Recent vision and multimodal foundation backbones, such as Transformer families and state-space models like Mamba, have achieved remarkable progress, enabling unified modeling across images, text, and beyond. Despite their empirical success, these architectures remain far from the computational principles of the human brain, often demanding enormous amounts of training data while offering limited interpretability. In this work, we propose the Vision Hopfield Memory Network (V-HMN), a brain-inspired foundation backbone that integrates hierarchical memory mechanisms with iterative refinement updates. Specifically, V-HMN incorporates local Hopfield modules that provide associative memory dynamics at the image patch level, global Hopfield modules that function as episodic memory for contextual modulation, and a predictive-coding-inspired refinement rule for iterative error correction. By organizing these memory-based modules hierarchically, V-HMN captures both local and global dynamics in a unified framework. Memory retrieval exposes the relationship between inputs and stored patterns, making decisions more interpretable, while the reuse of stored patterns improves data efficiency. This brain-inspired design therefore enhances interpretability and data efficiency beyond existing self-attention- or state-space-based approaches. We conducted extensive experiments on public computer vision benchmarks, and V-HMN achieved competitive results against widely adopted backbone architectures, while offering better interpretability, higher data efficiency, and stronger biological plausibility. These findings highlight the potential of V-HMN to serve as a next-generation vision foundation model, while also providing a generalizable blueprint for multimodal backbones in domains such as text and audio, thereby bridging brain-inspired computation with large-scale machine learning.

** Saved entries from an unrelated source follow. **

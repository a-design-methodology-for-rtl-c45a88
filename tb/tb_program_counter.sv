// tb_program_counter: checks increment, taken and untaken jumps, call and
// return through the stack (nested), hold when not stepping, the error
// flag on a return with an empty stack, and the external load request:
// served only on a step, acknowledged then, overriding a call's push.
module tb_program_counter;
  import mpu_pkg::*;
  logic clk = 0, rst_n = 0, step = 0, take = 0;
  pc_mode_t mode = PC_INC;
  logic [7:0] target = 0, pc;
  logic serr, ereq = 0, eack;
  logic [7:0] eaddr = 0;
  int checks = 0, failures = 0;

  program_counter #(.PC_W(8), .STACK_DEPTH(4)) dut (.clk(clk), .rst_n(rst_n), .step(step),
    .mode(mode), .take(take), .target(target), .ext_req(ereq), .ext_addr(eaddr), .ext_ack(eack), .pc(pc), .stack_err(serr));

  always #5 clk = ~clk;
  initial begin
    repeat (2000) @(posedge clk);
    failures++;
    $display("TB_RESULT checks=%0d failures=%0d", checks, failures);
    $finish;
  end

  task automatic do_step(pc_mode_t m, logic t, logic [7:0] tg, logic [7:0] exp_pc, logic s = 1);
    @(negedge clk); step = s; mode = m; take = t; target = tg;
    @(posedge clk); #1; step = 0;
    checks++;
    if (pc !== exp_pc) begin failures++; $display("FAIL mode=%s pc=%h exp=%h", m.name(), pc, exp_pc); end
  endtask

  initial begin
    #12 rst_n = 1;
    checks++; if (pc !== 0) failures++;
    do_step(PC_INC, 0, 0, 8'h01);
    do_step(PC_INC, 0, 0, 8'h02);
    do_step(PC_INC, 0, 8'h55, 8'h02, 0);     // no step: hold
    do_step(PC_JUMP, 0, 8'h40, 8'h03);       // not taken
    do_step(PC_JUMP, 1, 8'h40, 8'h40);       // taken
    do_step(PC_CALL, 0, 8'h80, 8'h80);       // push 41
    do_step(PC_INC, 0, 0, 8'h81);
    do_step(PC_CALL, 0, 8'hc0, 8'hc0);       // push 82
    do_step(PC_RET, 0, 0, 8'h82);
    do_step(PC_RET, 0, 0, 8'h41);
    checks++; if (serr !== 0) failures++;
    do_step(PC_RET, 0, 0, 8'h42);            // empty stack: continues, flags error
    checks++; if (serr !== 1) failures++;
    do_step(PC_JUMP, 1, 8'hff, 8'hff);
    do_step(PC_INC, 0, 0, 8'h00);            // wraps
    // external load: waits for a step, then overrides the command's PC action
    @(negedge clk); ereq = 1; eaddr = 8'h77;
    #1 checks++; if (eack !== 0) failures++;  // no step: not served
    @(posedge clk); #1 checks++; if (pc !== 8'h00) failures++;
    @(negedge clk); step = 1; mode = PC_CALL; target = 8'h20;
    #1 checks++; if (eack !== 1) failures++;
    @(posedge clk); #1 step = 0; ereq = 0;
    checks++; if (pc !== 8'h77) failures++;
    do_step(PC_RET, 0, 0, 8'h78);            // the overridden call pushed nothing
    checks++; if (serr !== 1) failures++;
    $display("TB_RESULT checks=%0d failures=%0d", checks, failures);
    $finish;
  end
endmodule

翻译：近期，以Transformer系列和Mamba等状态空间模型为代表的视觉与多模态基础骨干网络取得了显著进展，能够对图像、文本及更多模态进行统一建模。尽管取得了实证成功，但这些架构距离人脑的计算原理仍有较大差距，往往需要海量训练数据，且可解释性有限。本文提出视觉Hopfield记忆网络（V-HMN），一种受大脑启发的、将层级记忆机制与迭代精炼更新相结合的基础骨干网络。具体而言，V-HMN包含：在图像块层面提供联想记忆动力学的局部Hopfield模块；充当情境情节记忆的全局Hopfield模块；以及受预测编码启发的、用于迭代误差校正的精炼规则。通过层级化组织这些基于记忆的模块，V-HMN在统一框架中同时捕获局部与全局动态过程。记忆检索揭示了输入与存储模式之间的关系，使决策更具可解释性，而存储模式的复用则提升了数据效率。因此，这种受大脑启发的设计在可解释性和数据效率上超越了现有基于自注意力或状态空间的方法。我们在公开计算机视觉基准上进行了广泛实验，结果表明，V-HMN在与广泛采用的基础骨干架构的对比中取得了具有竞争力的结果，同时展现出更好的可解释性、更高的数据效率以及更强的生物学合理性。这些发现凸显了V-HMN作为下一代视觉基础模型的潜力，同时也为文本和音频等领域的多模态骨干网络提供了一个可推广的蓝图，从而架起了脑启发计算与大规模机器学习之间的桥梁。